Take from the records below each line that holds "then".

**** SUPPLIED ENTRIES ****

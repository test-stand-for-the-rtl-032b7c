// tb_dac_controller: loads DAC words and checks, with a model of the serial
// DAC (bit taken on each rising dac_sclk, word on dac_ld), the word, the bit
// count, that a load while busy is ignored, and the download time
// 2*HALF*WORD_BITS + HALF + 1 clocks.
// Serial DAC download is from the board description; word length, bit order
// and the load strobe are this design's choices, and the test runs them at
// the module's defaults.
module tb_dac_controller;
  localparam int WORD_BITS = 16, HALF = 4;
  logic clk = 0, rst = 1, load = 0;
  always #5 clk = ~clk;
  logic [WORD_BITS-1:0] word = 0;
  logic dac_sclk, dac_sdi, dac_ld, busy;
  int checks = 0, failures = 0;

  dac_controller #(.WORD_BITS(WORD_BITS), .HALF(HALF)) dut (.*);

  logic [WORD_BITS-1:0] sr = 0, got = 0;
  int nbits = 0, nloads = 0;
  logic sclk_q = 0, ld_q = 0;
  always @(posedge clk) begin
    sclk_q <= dac_sclk;
    ld_q   <= dac_ld;
    if (dac_sclk && !sclk_q) begin sr <= {sr[WORD_BITS-2:0], dac_sdi}; nbits <= nbits + 1; end
    if (dac_ld && !ld_q) begin got <= sr; nloads <= nloads + 1; end
  end

  task automatic check(bit ok, string what);
    checks++;
    if (!ok) begin failures++; $display("FAIL %s", what); end
  endtask

  initial begin
    repeat (20000) @(posedge clk);
    failures++;
    $display("TB_RESULT checks=%0d failures=%0d", checks, failures);
    $finish;
  end

  initial begin
    @(negedge clk);
    @(negedge clk) rst = 0;
    for (int i = 0; i < 20; i++) begin
      logic [WORD_BITS-1:0] w;
      int t;
      w = WORD_BITS'($urandom);
      nbits = 0;
      load = 1; word = w;
      @(negedge clk) load = 0;
      t = 1;
      // a second load while busy must be ignored
      load = 1; word = ~w;
      @(negedge clk) load = 0;
      t++;
      while (busy) begin @(negedge clk); t++; end
      @(negedge clk);
      check(got == w, $sformatf("word %h expected %h", got, w));
      check(nbits == WORD_BITS, $sformatf("%0d bits clocked", nbits));
      check(t == 2*HALF*WORD_BITS + HALF + 1, $sformatf("download took %0d clocks", t));
    end
    check(nloads == 20, "one load pulse per word");
    $display("TB_RESULT checks=%0d failures=%0d", checks, failures);
    $finish;
  end
endmodule
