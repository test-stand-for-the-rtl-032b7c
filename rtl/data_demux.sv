// data_demux: STAR data input for one SVX data bus.
//
// The SVX data bus delivers one byte per RF clock (53 MB/s) together with the
// 26.5 MHz readout clock, whose level arrives here as `din.hi_half`. The
// demultiplexer pairs the byte of a high half with the byte of the following
// low half into one 16-bit word, high byte in bits 15:8, and writes it to the
// next address of its 64k x 16 data buffer. The end-of-readout code
// (EOR_CODE in a high half) is stored like any other word and sets
// `eor_seen`, which stays set until `new_event`. Events pile up in the buffer
// until `clear` sets the write address back to 0. When the buffer is full
// further words are dropped and `overflow` is set.
//
// The pairing and the 16-bit word follow the board description (hi byte and
// low byte into a x16 memory); the event handling flags are this design's.
//
// Timing: a word is written in the clock after its low byte arrived.
module data_demux
  import svx_pkg::*;
#(
  parameter int unsigned DEPTH = 65536,
  localparam int unsigned AW = $clog2(DEPTH)
) (
  input  logic          clk,
  input  logic          rst,
  input  logic          enable,
  input  logic          clear,
  input  logic          new_event,
  input  svx_byte_t     din,
  // buffer write port
  output logic          we,
  output logic [AW-1:0] waddr,
  output logic [15:0]   wdata,
  // status
  output logic [AW:0]   word_count,
  output logic          eor_seen,
  output logic          overflow
);
  logic [7:0] hi_byte;
  logic       have_hi;
  logic       full;

  assign full = (word_count == (AW+1)'(DEPTH));

  always_ff @(posedge clk) begin
    if (rst) begin
      hi_byte    <= '0;
      have_hi    <= 1'b0;
      we         <= 1'b0;
      waddr      <= '0;
      wdata      <= '0;
      word_count <= '0;
      eor_seen   <= 1'b0;
      overflow   <= 1'b0;
    end else begin
      we <= 1'b0;
      if (we) waddr <= waddr + 1'b1;
      if (clear) begin
        waddr      <= '0;
        word_count <= '0;
        overflow   <= 1'b0;
        have_hi    <= 1'b0;
        eor_seen   <= 1'b0;
      end else begin
        if (new_event) eor_seen <= 1'b0;
        if (enable && din.valid) begin
          if (din.hi_half) begin
            hi_byte <= din.data;
            have_hi <= 1'b1;
          end else if (have_hi) begin
            have_hi <= 1'b0;
            if (full) begin
              overflow <= 1'b1;
            end else begin
              we         <= 1'b1;
              wdata      <= {hi_byte, din.data};
              word_count <= word_count + 1'b1;
            end
            if (hi_byte == EOR_CODE) eor_seen <= 1'b1;
          end
        end
      end
    end
  end
endmodule
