// tb_data_demux: sends byte streams (high half, low half alternating, with
// gaps) into a 16-word demultiplexer and checks the words written, their
// addresses, the EOR flag, new_event, overflow at 16 words and clear.
// Pairing of high-half and low-half bytes into 16-bit words follows the
// described data path; the depth is cut to 16 words here so that the
// overflow case is reached quickly.
module tb_data_demux;
  import svx_pkg::*;
  localparam int DEPTH = 16;
  logic clk = 0, rst = 1, enable = 1, clear = 0, new_event = 0;
  always #5 clk = ~clk;
  svx_byte_t din = '0;
  logic we;
  logic [3:0] waddr;
  logic [15:0] wdata;
  logic [4:0] word_count;
  logic eor_seen, overflow;
  int checks = 0, failures = 0;
  logic [15:0] mem [DEPTH];
  int nwrites = 0;

  data_demux #(.DEPTH(DEPTH)) dut (.*);
  always @(posedge clk) if (we && !rst) begin mem[waddr] <= wdata; nwrites++; end

  task automatic check(bit ok, string what);
    checks++;
    if (!ok) begin failures++; $display("FAIL %s", what); end
  endtask

  initial begin
    repeat (20000) @(posedge clk);
    failures++;
    $display("TB_RESULT checks=%0d failures=%0d", checks, failures);
    $finish;
  end

  task automatic send_word(logic [15:0] w, int gap);
    @(negedge clk) din = '{valid: 1'b1, hi_half: 1'b1, data: w[15:8]};
    repeat (gap) begin @(negedge clk) din = '0; end
    @(negedge clk) din = '{valid: 1'b1, hi_half: 1'b0, data: w[7:0]};
    @(negedge clk) din = '0;
  endtask

  initial begin
    logic [15:0] words [$];
    @(negedge clk);
    @(negedge clk) rst = 0;
    // event 1: header, 5 hits, EOR
    words = '{16'h0181, 16'h0512, 16'h0a33, 16'h7f3f, 16'h10c8, 16'h2001, {EOR_CODE, 8'h00}};
    foreach (words[i]) begin
      if (i == 3) begin
        check(!eor_seen, "no EOR before trailer");
        // stray low byte without a high byte must be ignored
        @(negedge clk) din = '{valid: 1'b1, hi_half: 1'b0, data: 8'h55};
        @(negedge clk) din = '0;
      end
      send_word(words[i], i % 2);
    end
    repeat (2) @(negedge clk);
    check(eor_seen, "EOR seen");
    check(word_count == 7, $sformatf("word count %0d", word_count));
    foreach (words[i]) check(mem[i] == words[i], $sformatf("word %0d: %h expected %h", i, mem[i], words[i]));
    // new event clears the EOR flag, words continue after the first event
    @(negedge clk) new_event = 1;
    @(negedge clk) new_event = 0;
    check(!eor_seen, "new_event clears EOR flag");
    for (int i = 0; i < 12; i++) send_word(16'h0100 + 16'(i), 0);
    repeat (2) @(negedge clk);
    check(word_count == 16 && overflow, "buffer full and overflow flagged");
    for (int i = 7; i < 16; i++) check(mem[i] == 16'h0100 + 16'(i - 7), $sformatf("word %0d after event", i));
    check(nwrites == 16, $sformatf("%0d writes, none past the end", nwrites));
    // disabled input is ignored
    enable = 0;
    send_word(16'h1234, 0);
    enable = 1;
    // clear restarts at 0
    @(negedge clk) clear = 1;
    @(negedge clk) clear = 0;
    check(word_count == 0 && !overflow, "clear");
    send_word(16'hBEEF, 0);
    repeat (2) @(negedge clk);
    check(mem[0] == 16'hBEEF && word_count == 1, "first word after clear at address 0");
    $display("TB_RESULT checks=%0d failures=%0d", checks, failures);
    $finish;
  end
endmodule
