// data_mux: the STAR's Memory Test data multiplexer.
//
// It emulates the SVX data stream to test data buffers (of the STAR or of
// other boards). A block of `n_words` 16-bit words is taken from the test
// memory, starting at address 0, and sent on the test data cable as a byte
// stream at one byte per RF clock: each word's high byte in a high half of
// the emulated 26.5 MHz readout clock, its low byte in the following low
// half. The block is framed like a chip readout: a header of chip ID (high
// half) and status byte (low half) comes first, and a trailer of the
// end-of-readout code (EOR_CODE, then 8'h00) comes last. Blocks of up to 32k
// words are possible, the size of the test memory.
//
// The framing order follows the SVX readout (chip ID, status, then alternate
// halves); the status byte register and the 8'h00 after EOR are this
// design's choices. Test words whose high byte equals EOR_CODE would be taken
// for a trailer by a receiver, and should not be used.
//
// Timing: `start` for one clock; the header's first byte leaves 2 clocks
// later; a block takes 2*n_words + 4 byte clocks; `done` pulses with the last
// byte. The memory read port has one clock of latency.
module data_mux
  import svx_pkg::*;
#(
  parameter int unsigned DEPTH = 32768,
  localparam int unsigned AW = $clog2(DEPTH)
) (
  input  logic          clk,
  input  logic          rst,
  input  logic          start,
  input  logic [AW:0]   n_words,
  input  logic [7:0]    chip_id,
  input  logic [7:0]    status,
  // test memory read port
  output logic          re,
  output logic [AW-1:0] raddr,
  input  logic [15:0]   rdata,
  // emulated SVX data stream
  output svx_byte_t     dout,
  output logic          busy,
  output logic          done
);
  typedef enum logic [2:0] {
    S_IDLE, S_HDR_HI, S_HDR_LO, S_DAT_HI, S_DAT_LO, S_TRL_HI, S_TRL_LO
  } state_e;
  state_e state;
  logic [AW:0] idx;
  logic [7:0]  lo_byte;

  assign busy = (state != S_IDLE);

  always_ff @(posedge clk) begin
    if (rst) begin
      state   <= S_IDLE;
      idx     <= '0;
      lo_byte <= '0;
      re      <= 1'b0;
      raddr   <= '0;
      dout    <= '0;
      done    <= 1'b0;
    end else begin
      re   <= 1'b0;
      done <= 1'b0;
      dout <= '0;
      case (state)
        S_IDLE: if (start) begin
          raddr <= '0;
          re    <= 1'b1;
          idx   <= '0;
          state <= S_HDR_HI;
        end
        S_HDR_HI: begin
          dout  <= '{valid: 1'b1, hi_half: 1'b1, data: chip_id};
          state <= S_HDR_LO;
        end
        S_HDR_LO: begin
          dout  <= '{valid: 1'b1, hi_half: 1'b0, data: status};
          state <= (n_words == 0) ? S_TRL_HI : S_DAT_HI;
        end
        S_DAT_HI: begin
          dout    <= '{valid: 1'b1, hi_half: 1'b1, data: rdata[15:8]};
          lo_byte <= rdata[7:0];
          if (idx + 1'b1 < n_words) begin
            raddr <= raddr + 1'b1;
            re    <= 1'b1;
          end
          state <= S_DAT_LO;
        end
        S_DAT_LO: begin
          dout  <= '{valid: 1'b1, hi_half: 1'b0, data: lo_byte};
          idx   <= idx + 1'b1;
          state <= (idx + 1'b1 < n_words) ? S_DAT_HI : S_TRL_HI;
        end
        S_TRL_HI: begin
          dout  <= '{valid: 1'b1, hi_half: 1'b1, data: EOR_CODE};
          state <= S_TRL_LO;
        end
        S_TRL_LO: begin
          dout  <= '{valid: 1'b1, hi_half: 1'b0, data: 8'h00};
          done  <= 1'b1;
          state <= S_IDLE;
        end
        default: state <= S_IDLE;
      endcase
    end
  end
endmodule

****

> _RESULT OF THE EXERCISE_:
// end-of-readout code (EOR_CODE, then 8'h00) comes last. Blocks of up to 32k
// The framing order follows the SVX readout (chip ID, status, then alternate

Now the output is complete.